WHAT IS NEEDED> Reproduce exactly the line with "In parallel, the" and the lines after it. Stop at the last line of the data and include nothing else.

(Collected data)

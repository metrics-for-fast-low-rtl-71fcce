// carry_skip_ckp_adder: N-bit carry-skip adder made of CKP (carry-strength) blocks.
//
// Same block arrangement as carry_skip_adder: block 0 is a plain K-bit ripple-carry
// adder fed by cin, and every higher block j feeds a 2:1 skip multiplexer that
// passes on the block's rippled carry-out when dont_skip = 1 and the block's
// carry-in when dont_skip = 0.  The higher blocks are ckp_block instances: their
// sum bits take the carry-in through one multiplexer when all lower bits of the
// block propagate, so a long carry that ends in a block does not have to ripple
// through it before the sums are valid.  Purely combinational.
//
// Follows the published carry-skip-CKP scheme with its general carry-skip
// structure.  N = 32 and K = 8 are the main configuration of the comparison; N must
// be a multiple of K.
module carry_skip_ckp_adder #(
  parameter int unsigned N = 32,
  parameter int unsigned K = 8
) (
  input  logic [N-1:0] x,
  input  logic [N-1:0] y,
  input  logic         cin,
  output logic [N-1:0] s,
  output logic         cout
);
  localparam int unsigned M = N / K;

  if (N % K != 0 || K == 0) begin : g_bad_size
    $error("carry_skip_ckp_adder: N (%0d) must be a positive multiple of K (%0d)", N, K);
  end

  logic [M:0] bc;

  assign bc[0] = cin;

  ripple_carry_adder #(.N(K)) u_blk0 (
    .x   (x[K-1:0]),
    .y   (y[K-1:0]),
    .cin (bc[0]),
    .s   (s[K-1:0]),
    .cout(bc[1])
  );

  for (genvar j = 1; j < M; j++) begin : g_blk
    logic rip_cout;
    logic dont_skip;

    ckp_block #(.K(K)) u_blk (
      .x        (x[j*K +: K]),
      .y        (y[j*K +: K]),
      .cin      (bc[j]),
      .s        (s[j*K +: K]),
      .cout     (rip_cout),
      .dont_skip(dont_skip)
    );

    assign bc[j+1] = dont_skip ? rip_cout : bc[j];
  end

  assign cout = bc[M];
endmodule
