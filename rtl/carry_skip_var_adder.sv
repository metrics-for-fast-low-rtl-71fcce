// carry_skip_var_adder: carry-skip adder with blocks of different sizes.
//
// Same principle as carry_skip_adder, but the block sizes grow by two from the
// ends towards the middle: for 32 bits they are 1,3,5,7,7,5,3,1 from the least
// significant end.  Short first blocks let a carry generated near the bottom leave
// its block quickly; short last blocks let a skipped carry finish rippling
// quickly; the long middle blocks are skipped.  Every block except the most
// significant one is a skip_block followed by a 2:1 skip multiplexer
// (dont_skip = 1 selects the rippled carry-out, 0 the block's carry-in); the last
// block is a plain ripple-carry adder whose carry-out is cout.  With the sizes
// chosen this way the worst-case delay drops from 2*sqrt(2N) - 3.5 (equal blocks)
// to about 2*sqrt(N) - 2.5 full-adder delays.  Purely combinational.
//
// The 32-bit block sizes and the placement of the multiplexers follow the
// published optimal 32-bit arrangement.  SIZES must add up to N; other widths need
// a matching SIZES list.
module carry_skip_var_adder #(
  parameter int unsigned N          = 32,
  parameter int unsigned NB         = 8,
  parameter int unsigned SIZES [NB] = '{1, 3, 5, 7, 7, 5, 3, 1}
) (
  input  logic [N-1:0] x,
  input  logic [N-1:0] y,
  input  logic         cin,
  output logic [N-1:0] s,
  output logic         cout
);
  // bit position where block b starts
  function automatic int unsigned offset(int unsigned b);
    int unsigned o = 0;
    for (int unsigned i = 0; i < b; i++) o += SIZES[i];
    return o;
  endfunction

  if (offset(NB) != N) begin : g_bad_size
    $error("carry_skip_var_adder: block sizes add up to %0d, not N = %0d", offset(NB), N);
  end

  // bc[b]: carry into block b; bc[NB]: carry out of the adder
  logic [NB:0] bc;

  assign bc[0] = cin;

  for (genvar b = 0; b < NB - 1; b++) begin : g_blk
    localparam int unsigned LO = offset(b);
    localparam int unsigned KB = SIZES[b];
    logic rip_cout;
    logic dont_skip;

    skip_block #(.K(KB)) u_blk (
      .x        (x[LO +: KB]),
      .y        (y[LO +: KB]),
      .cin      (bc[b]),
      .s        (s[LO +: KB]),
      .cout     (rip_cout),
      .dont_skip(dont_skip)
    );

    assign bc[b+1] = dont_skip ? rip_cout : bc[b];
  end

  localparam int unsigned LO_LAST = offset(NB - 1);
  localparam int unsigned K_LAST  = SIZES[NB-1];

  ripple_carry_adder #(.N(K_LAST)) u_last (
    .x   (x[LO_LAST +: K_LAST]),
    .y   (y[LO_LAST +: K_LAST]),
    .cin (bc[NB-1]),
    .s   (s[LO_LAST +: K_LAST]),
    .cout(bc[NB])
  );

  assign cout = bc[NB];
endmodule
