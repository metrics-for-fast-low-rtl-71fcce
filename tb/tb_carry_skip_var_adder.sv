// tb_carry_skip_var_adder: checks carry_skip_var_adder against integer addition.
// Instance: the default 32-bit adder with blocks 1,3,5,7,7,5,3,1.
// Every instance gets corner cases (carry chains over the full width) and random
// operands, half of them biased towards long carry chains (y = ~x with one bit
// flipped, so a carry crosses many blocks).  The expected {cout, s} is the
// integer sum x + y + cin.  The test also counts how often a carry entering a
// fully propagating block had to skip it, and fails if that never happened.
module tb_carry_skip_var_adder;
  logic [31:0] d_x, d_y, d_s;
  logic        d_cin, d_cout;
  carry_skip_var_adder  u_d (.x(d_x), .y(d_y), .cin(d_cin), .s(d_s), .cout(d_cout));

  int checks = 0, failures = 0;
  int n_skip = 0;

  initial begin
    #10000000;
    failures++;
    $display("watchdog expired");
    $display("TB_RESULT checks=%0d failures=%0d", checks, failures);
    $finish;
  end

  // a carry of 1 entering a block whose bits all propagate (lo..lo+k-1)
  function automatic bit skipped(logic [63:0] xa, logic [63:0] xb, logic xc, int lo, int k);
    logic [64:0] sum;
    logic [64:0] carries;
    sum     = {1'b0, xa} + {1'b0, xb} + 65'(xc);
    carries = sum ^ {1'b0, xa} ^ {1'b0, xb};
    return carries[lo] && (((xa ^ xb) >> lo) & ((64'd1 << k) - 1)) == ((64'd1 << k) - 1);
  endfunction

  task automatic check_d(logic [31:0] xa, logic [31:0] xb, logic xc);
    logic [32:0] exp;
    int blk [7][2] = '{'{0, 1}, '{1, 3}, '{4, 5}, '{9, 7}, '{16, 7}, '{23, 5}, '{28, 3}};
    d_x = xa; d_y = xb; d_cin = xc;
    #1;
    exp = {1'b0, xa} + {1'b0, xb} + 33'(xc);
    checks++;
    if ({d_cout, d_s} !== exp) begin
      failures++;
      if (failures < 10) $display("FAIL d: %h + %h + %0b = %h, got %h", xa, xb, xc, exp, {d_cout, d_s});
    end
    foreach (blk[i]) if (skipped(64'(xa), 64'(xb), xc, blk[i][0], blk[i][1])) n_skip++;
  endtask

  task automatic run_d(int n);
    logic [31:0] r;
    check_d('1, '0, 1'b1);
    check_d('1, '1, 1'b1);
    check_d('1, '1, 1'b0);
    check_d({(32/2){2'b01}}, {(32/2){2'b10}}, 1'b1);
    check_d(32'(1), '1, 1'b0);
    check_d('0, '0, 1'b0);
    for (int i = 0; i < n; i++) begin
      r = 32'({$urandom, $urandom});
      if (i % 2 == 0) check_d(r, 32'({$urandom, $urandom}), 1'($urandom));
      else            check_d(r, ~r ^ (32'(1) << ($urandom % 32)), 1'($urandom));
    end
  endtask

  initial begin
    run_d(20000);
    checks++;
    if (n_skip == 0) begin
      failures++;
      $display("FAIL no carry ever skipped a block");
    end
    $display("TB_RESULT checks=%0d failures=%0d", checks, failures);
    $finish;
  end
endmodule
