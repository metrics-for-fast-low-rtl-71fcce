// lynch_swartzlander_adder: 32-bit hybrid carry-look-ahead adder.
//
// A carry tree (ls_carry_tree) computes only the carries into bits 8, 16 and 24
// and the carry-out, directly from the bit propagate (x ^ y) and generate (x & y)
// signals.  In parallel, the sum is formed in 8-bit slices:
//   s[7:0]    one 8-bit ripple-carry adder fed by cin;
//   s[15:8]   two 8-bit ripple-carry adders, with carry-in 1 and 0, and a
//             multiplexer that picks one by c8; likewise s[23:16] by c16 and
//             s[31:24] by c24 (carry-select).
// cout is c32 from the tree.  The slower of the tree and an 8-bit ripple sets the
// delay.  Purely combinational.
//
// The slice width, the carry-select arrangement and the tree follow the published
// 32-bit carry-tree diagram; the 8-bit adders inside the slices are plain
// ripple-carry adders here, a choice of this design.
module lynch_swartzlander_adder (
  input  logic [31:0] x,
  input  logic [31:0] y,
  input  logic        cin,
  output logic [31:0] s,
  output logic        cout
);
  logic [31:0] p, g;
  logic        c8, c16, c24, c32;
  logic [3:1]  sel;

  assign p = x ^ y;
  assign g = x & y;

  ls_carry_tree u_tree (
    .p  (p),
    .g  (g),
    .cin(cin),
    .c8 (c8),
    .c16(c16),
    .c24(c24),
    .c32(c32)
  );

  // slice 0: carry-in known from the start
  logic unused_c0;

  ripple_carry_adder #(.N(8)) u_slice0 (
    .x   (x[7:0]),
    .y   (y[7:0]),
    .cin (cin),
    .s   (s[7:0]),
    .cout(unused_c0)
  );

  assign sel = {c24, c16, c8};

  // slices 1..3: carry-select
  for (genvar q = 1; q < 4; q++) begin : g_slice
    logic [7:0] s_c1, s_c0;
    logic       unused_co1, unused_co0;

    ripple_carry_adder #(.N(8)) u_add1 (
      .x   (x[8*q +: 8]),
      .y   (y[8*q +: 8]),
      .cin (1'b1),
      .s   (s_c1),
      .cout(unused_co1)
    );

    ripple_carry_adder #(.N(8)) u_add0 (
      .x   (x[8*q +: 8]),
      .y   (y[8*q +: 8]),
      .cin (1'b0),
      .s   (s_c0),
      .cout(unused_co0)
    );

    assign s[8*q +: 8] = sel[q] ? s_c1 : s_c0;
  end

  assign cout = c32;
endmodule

EXERCISE RESULT>
// signals.  In parallel, the sum is formed in 8-bit slices:
//   s[7:0]    one 8-bit ripple-carry adder fed by cin;
//   s[15:8]   two 8-bit ripple-carry adders, with carry-in 1 and 0, and a
//             multiplexer that picks one by c8; likewise s[23:16] by c16 and
//             s[31:24] by c24 (carry-select).
// cout is c32 from the tree.  The slower of the tree and an 8-bit ripple sets the
// delay.  Purely combinational.
//
// The slice width, the carry-select arrangement and the tree follow the published
// 32-bit carry-tree diagram; the 8-bit adders inside the slices are plain
// ripple-carry adders here, a choice of this design.
module lynch_swartzlander_adder (
  input  logic [31:0] x,
  input  logic [31:0] y,
  input  logic        cin,
  output logic [31:0] s,
  output logic        cout
);
  logic [31:0] p, g;
  logic        c8, c16, c24, c32;
  logic [3:1]  sel;

  assign p = x ^ y;
  assign g = x & y;

  ls_carry_tree u_tree (
    .p  (p),
    .g  (g),
    .cin(cin),
    .c8 (c8),
    .c16(c16),
    .c24(c24),
    .c32(c32)
  );

  // slice 0: carry-in known from the start
  logic unused_c0;

  ripple_carry_adder #(.N(8)) u_slice0 (
    .x   (x[7:0]),
    .y   (y[7:0]),
    .cin (cin),
    .s   (s[7:0]),
    .cout(unused_c0)
  );

  assign sel = {c24, c16, c8};

  // slices 1..3: carry-select
  for (genvar q = 1; q < 4; q++) begin : g_slice
    logic [7:0] s_c1, s_c0;
    logic       unused_co1, unused_co0;

    ripple_carry_adder #(.N(8)) u_add1 (
      .x   (x[8*q +: 8]),
      .y   (y[8*q +: 8]),
      .cin (1'b1),
      .s   (s_c1),
      .cout(unused_co1)
    );

    ripple_carry_adder #(.N(8)) u_add0 (
      .x   (x[8*q +: 8]),
      .y   (y[8*q +: 8]),
      .cin (1'b0),
      .s   (s_c0),
      .cout(unused_co0)
    );

    assign s[8*q +: 8] = sel[q] ? s_c1 : s_c0;
  end

  assign cout = c32;
endmodule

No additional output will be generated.